日记里没有慷慨陈词,只有一段话格外扎心:
“我怕痛,但我更怕什么都不说就死了。”
陈恭澍看完后,沉默了很久。
他在回忆录里写了这样一句话:“我以为手里的枪是对准敌人的,没想到,最后却打在了自己人身上。

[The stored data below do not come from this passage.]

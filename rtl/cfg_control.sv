// cfg_control: configuration control (hierarchical two-stage dispatch).
//
// Accepts a 16-bit custom instruction {index address[15:8], number of
// context sets[7:0]}. For each of the N sets it reads the configuration
// memory index at (index address + k) to get the set's header address, reads
// the header {nctx, bcast, nwords}, waits until the ring configuration
// register files have nctx free entries and the executable FIFO has room,
// then streams the nwords configuration words that follow the header onto the
// 40-bit configuration bus, one word per clock, and finally pushes {start
// address, nctx} into the executable context-set address FIFO. Ring entries
// are taken in circular order; execution control returns them (rel_valid)
// when a set has finished, so a new set is transferred while another runs.
//
// Word order inside a set, per context c: branch beat 0, branch beat 1, then
// the PE word (beats 0,1) once in broadcast mode or for PE 0..NPE-1 in turn,
// then the network word (beats 0,1). In broadcast mode every PE is written
// by the same beat, which is what shortens configuration time.
// Published: index -> header -> data hierarchy, header contents (number of
// contexts, broadcast, clock cycles for configuration), 40-bit bus, FIFO and
// the "until the register file is full" rule. Word order, header layout and
// the one-word-per-cycle streaming are this design's own.
module cfg_control
  import rp_pkg::*;
#(
  parameter int unsigned NPE   = 4,
  parameter int unsigned N_CTX = 32,
  parameter int unsigned CM_AW = 12
) (
  input  logic                     clk,
  input  logic                     rst_n,
  // custom instruction from the control RISC
  input  logic                     ci_valid,
  input  logic [CI_W-1:0]          ci_data,
  output logic                     ci_ready,
  // configuration memory index read port
  output logic                     idx_re,
  output logic [7:0]               idx_raddr,
  input  logic [CM_AW-1:0]         idx_rdata,
  // configuration memory read port
  output logic                     cm_re,
  output logic [CM_AW-1:0]         cm_raddr,
  input  logic [CFG_BUS_W-1:0]     cm_rdata,
  // configuration bus
  output cfg_bus_t                 cfg,
  // executable context-set FIFO
  output logic                     fifo_push,
  output logic [$clog2(N_CTX)-1:0] fifo_start,
  output logic [6:0]               fifo_nctx,
  input  logic                     fifo_full,
  // contexts released by execution control
  input  logic                     rel_valid,
  input  logic [6:0]               rel_nctx,
  output logic                     busy,
  output logic                     stall_full   // waiting for free ring entries
);
  localparam int unsigned CW = $clog2(N_CTX);

  typedef enum logic [2:0] {
    CC_IDLE, CC_IDX, CC_IDXW, CC_HDR, CC_SPACE, CC_XFER, CC_PUSH
  } cc_state_e;
  cc_state_e st;

  logic [7:0]       idx_cur, sets_left;
  logic [CM_AW-1:0] hdr_addr;
  cs_header_t       hdr;
  logic [6:0]       used;
  logic [CW-1:0]    wr_ptr, set_base;
  logic [15:0]      issued, written;
  // destination of the word being issued (k) and of the word arriving (d)
  logic [6:0]       k_ctx, d_ctx;
  logic [4:0]       k_slot, d_slot;
  logic             d_valid;
  logic [4:0]       wpc;        // words per context
  logic [6:0]       free_n;
  logic [6:0]       rel_n;
  logic [CW-1:0]    d_addr;     // ring entry of the arriving word

  assign d_addr = set_base + CW'(d_ctx);

  assign wpc       = 5'(words_per_ctx(hdr.bcast, NPE));
  assign free_n    = 7'(N_CTX) - used;
  assign rel_n     = rel_valid ? rel_nctx : 7'd0;
  assign ci_ready  = (st == CC_IDLE);
  assign busy      = (st != CC_IDLE);
  assign stall_full = (st == CC_SPACE) && ({1'b0, hdr.nctx} > free_n);

  assign idx_re    = (st == CC_IDX);
  assign idx_raddr = idx_cur;
  assign cm_re     = (st == CC_IDXW) || (st == CC_XFER && issued < hdr.nwords);
  assign cm_raddr  = (st == CC_IDXW) ? idx_rdata : hdr_addr + CM_AW'(1) + CM_AW'(issued);

  assign fifo_push  = (st == CC_PUSH);
  assign fifo_start = set_base;
  assign fifo_nctx  = {1'b0, hdr.nctx};

  // decode the destination of the word that has just arrived
  always_comb begin
    int unsigned pe_words;
    cfg      = '0;
    pe_words = hdr.bcast ? 2 : 2 * NPE;
    cfg.data = cm_rdata;
    cfg.addr = 6'(d_addr);
    cfg.we   = d_valid;
    if (d_slot < 2) begin
      cfg.tgt  = TGT_BRANCH;
      cfg.beat = d_slot[0];
    end else if (32'(d_slot) < 2 + pe_words) begin
      cfg.tgt   = TGT_PE;
      cfg.bcast = hdr.bcast;
      cfg.pe    = 4'((d_slot - 5'd2) >> 1);
      cfg.beat  = d_slot[0];
    end else begin
      cfg.tgt  = TGT_NET;
      cfg.beat = d_slot[0];
    end
  end

  always_ff @(posedge clk or negedge rst_n) begin
    if (!rst_n) begin
      st        <= CC_IDLE;
      idx_cur   <= '0;
      sets_left <= '0;
      hdr_addr  <= '0;
      hdr       <= '0;
      used      <= '0;
      wr_ptr    <= '0;
      set_base  <= '0;
      issued    <= '0;
      written   <= '0;
      k_ctx     <= '0;
      k_slot    <= '0;
      d_ctx     <= '0;
      d_slot    <= '0;
      d_valid   <= 1'b0;
    end else begin
      used    <= used - rel_n;
      d_valid <= 1'b0;
      unique case (st)
        CC_IDLE: if (ci_valid) begin
          idx_cur   <= ci_data[15:8];
          sets_left <= ci_data[7:0];
          if (ci_data[7:0] != 8'd0) st <= CC_IDX;
        end
        CC_IDX:  st <= CC_IDXW;
        CC_IDXW: begin
          hdr_addr <= idx_rdata;
          st       <= CC_HDR;
        end
        CC_HDR: begin
          hdr <= cs_header_t'(cm_rdata);
          st  <= CC_SPACE;
        end
        CC_SPACE: if ({1'b0, hdr.nctx} <= free_n && !fifo_full) begin
          used     <= used - rel_n + {1'b0, hdr.nctx};
          set_base <= wr_ptr;
          issued   <= '0;
          written  <= '0;
          k_ctx    <= '0;
          k_slot   <= '0;
          st       <= (hdr.nwords == 16'd0) ? CC_PUSH : CC_XFER;
        end
        CC_XFER: begin
          if (issued < hdr.nwords) begin
            issued  <= issued + 16'd1;
            d_valid <= 1'b1;
            d_ctx   <= k_ctx;
            d_slot  <= k_slot;
            if (k_slot == wpc - 5'd1) begin
              k_slot <= '0;
              k_ctx  <= k_ctx + 7'd1;
            end else begin
              k_slot <= k_slot + 5'd1;
            end
          end
          if (d_valid) written <= written + 16'd1;
          if (d_valid && written == hdr.nwords - 16'd1) st <= CC_PUSH;
        end
        CC_PUSH: begin
          wr_ptr    <= wr_ptr + CW'(hdr.nctx);
          idx_cur   <= idx_cur + 8'd1;
          sets_left <= sets_left - 8'd1;
          st        <= (sets_left == 8'd1) ? CC_IDLE : CC_IDX;
        end
        default: st <= CC_IDLE;
      endcase
    end
  end

  cs_header_t hdr_in;
  assign hdr_in = cs_header_t'(cm_rdata);
  a_set_fits: assert property (@(posedge clk) disable iff (!rst_n)
    (st == CC_HDR) |-> ({1'b0, hdr_in.nctx} <= 7'(N_CTX) && hdr_in.nctx != 6'd0));
  a_no_over_release: assert property (@(posedge clk) disable iff (!rst_n) rel_valid |-> rel_nctx <= used);
endmodule
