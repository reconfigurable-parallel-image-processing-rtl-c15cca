// tb_cfg_control: configuration control against testbench models of the
// index, the configuration memory (one-cycle read latency), the executable
// FIFO (full at two entries) and execution control (releases each set a
// random time after it was queued). Two custom instructions invoke five
// context sets (broadcast and per-PE, 6 to 22 contexts). Checks every
// configuration bus beat (target, broadcast, PE, ring address, beat, data),
// every FIFO push (start address in the ring, context count), that ring
// space is never over-committed, and that stalls for a full ring and a full
// FIFO both occurred.
module tb_cfg_control;
  import rp_pkg::*;
  import tb_kern_pkg::*;
  logic clk = 0, rst_n = 0;
  always #5 clk = ~clk;
  logic ci_valid, ci_ready, idx_re, cm_re, fifo_push, fifo_full, rel_valid, busy, stall_full;
  logic [15:0] ci_data;
  logic [7:0] idx_raddr;
  logic [11:0] idx_rdata, cm_raddr;
  logic [39:0] cm_rdata;
  cfg_bus_t cfg;
  logic [4:0] fifo_start;
  logic [6:0] fifo_nctx, rel_nctx;
  int checks = 0, failures = 0;

  cfg_control dut (.*);

  logic [39:0] words[$];
  int hdr [4];
  cfg_bus_t exp_bus[$];
  int exp_push_start[$], exp_push_n[$];
  int pend_n[$];
  int pend_t[$];
  int used = 0, n_sfull = 0, n_ffull = 0, cyc = 0;

  initial begin
    #5000000;
    failures++;
    $display("TB_RESULT checks=%0d failures=%0d", checks, failures);
    $finish;
  end

  // memory models
  always @(posedge clk) begin
    if (idx_re) idx_rdata <= 12'(hdr[idx_raddr]);
    if (cm_re)  cm_rdata  <= (cm_raddr < words.size()) ? words[cm_raddr] : '0;
  end

  task automatic expect_set(int s, ref int wp);
    cs_header_t h;
    int k, n, bc;
    h = cs_header_t'(words[hdr[s]]);
    n = h.nctx; bc = h.bcast;
    k = hdr[s] + 1;
    for (int c = 0; c < n; c++) begin
      int slots;
      slots = bc ? 6 : 12;
      for (int sl = 0; sl < slots; sl++) begin
        cfg_bus_t e;
        e = '0;
        e.we = 1; e.addr = 6'((wp + c) % 32); e.beat = 1'(sl % 2); e.data = words[k++];
        if (sl < 2) e.tgt = TGT_BRANCH;
        else if (sl >= slots - 2) e.tgt = TGT_NET;
        else begin e.tgt = TGT_PE; e.bcast = 1'(bc); e.pe = bc ? 4'd0 : 4'((sl - 2) / 2); end
        exp_bus.push_back(e);
      end
    end
    exp_push_start.push_back(wp);
    exp_push_n.push_back(n);
    wp = (wp + n) % 32;
  endtask

  // bus, FIFO and release models
  always @(posedge clk) if (rst_n) begin
    cyc <= cyc + 1;
    if (stall_full) n_sfull++;
    if (dut.st == 3'd4 && fifo_full) n_ffull++;
    if (cfg.we) begin
      checks++;
      if (exp_bus.size() == 0) failures++;
      else begin
        if (cfg !== exp_bus[0]) begin
          failures++;
          if (failures < 10) $display("FAIL bus %p expected %p", cfg, exp_bus[0]);
        end
        void'(exp_bus.pop_front());
      end
    end
    if (fifo_push) begin
      checks += 3;
      if (exp_push_start.size() == 0) failures++;
      else begin
        if (fifo_start !== 5'(exp_push_start[0])) failures++;
        if (fifo_nctx !== 7'(exp_push_n[0])) failures++;
        void'(exp_push_start.pop_front());
        void'(exp_push_n.pop_front());
      end
      pend_n.push_back(fifo_nctx);
      pend_t.push_back(cyc + $urandom_range(100, 400));
    end
    if (rel_valid) begin
      void'(pend_n.pop_front());
      void'(pend_t.pop_front());
    end
  end

  assign fifo_full = (pend_n.size() >= 2);
  always_comb begin
    rel_valid = (pend_n.size() > 0) && (cyc >= pend_t[0]);
    rel_nctx  = (pend_n.size() > 0) ? 7'(pend_n[0]) : 7'd0;
  end

  // ring occupancy: reserved minus released may never exceed 32
  always @(posedge clk) if (rst_n) begin
    checks++;
    if (dut.used > 7'd32) failures++;
  end

  initial begin
    cs_builder b;
    int wp;
    ci_valid = 0; ci_data = 0;
    b = thr_set(9);     hdr[0] = words.size(); b.emit(words);
    b = nbsum_set();    hdr[1] = words.size(); b.emit(words);
    b = line_set(22);   hdr[2] = words.size(); b.emit(words);
    b = line_set(30);   hdr[3] = words.size(); b.emit(words);
    wp = 0;
    expect_set(0, wp); expect_set(1, wp); expect_set(2, wp);
    expect_set(1, wp); expect_set(2, wp); expect_set(3, wp);
    repeat (2) @(posedge clk);
    rst_n = 1;
    @(negedge clk);
    ci_valid = 1; ci_data = {8'd0, 8'd3};
    @(negedge clk);
    checks++; if (ci_ready) failures++;
    ci_valid = 0;
    while (!ci_ready) @(negedge clk);
    ci_valid = 1; ci_data = {8'd1, 8'd3};
    @(negedge clk);
    ci_valid = 0;
    while (busy || pend_n.size() > 0) @(negedge clk);
    checks += 4;
    if (exp_bus.size() != 0) failures++;
    if (exp_push_start.size() != 0) failures++;
    if (n_sfull == 0) failures++;
    if (n_ffull == 0) failures++;
    $display("ring-full stall cycles=%0d fifo-full stall cycles=%0d", n_sfull, n_ffull);
    $display("TB_RESULT checks=%0d failures=%0d", checks, failures);
    $finish;
  end
endmodule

”
从那以后,他再也没提过“干净利落”这几个字。
参考资料:
吴基民,《大特务陈恭澍与小人物胡永荃》,《世纪》,2020年第4期,第32-36页。
孙永祺,《军统上海抗日锄奸活动研究》,上海师范大学硕士论文,2016年。
田小艳,《“七十六号”特务总部始末》,《才智》,2011年第16期,第191页。
《“七十六号”血洗上海新闻界》,《中华读书报》,2000年5月10日第6版。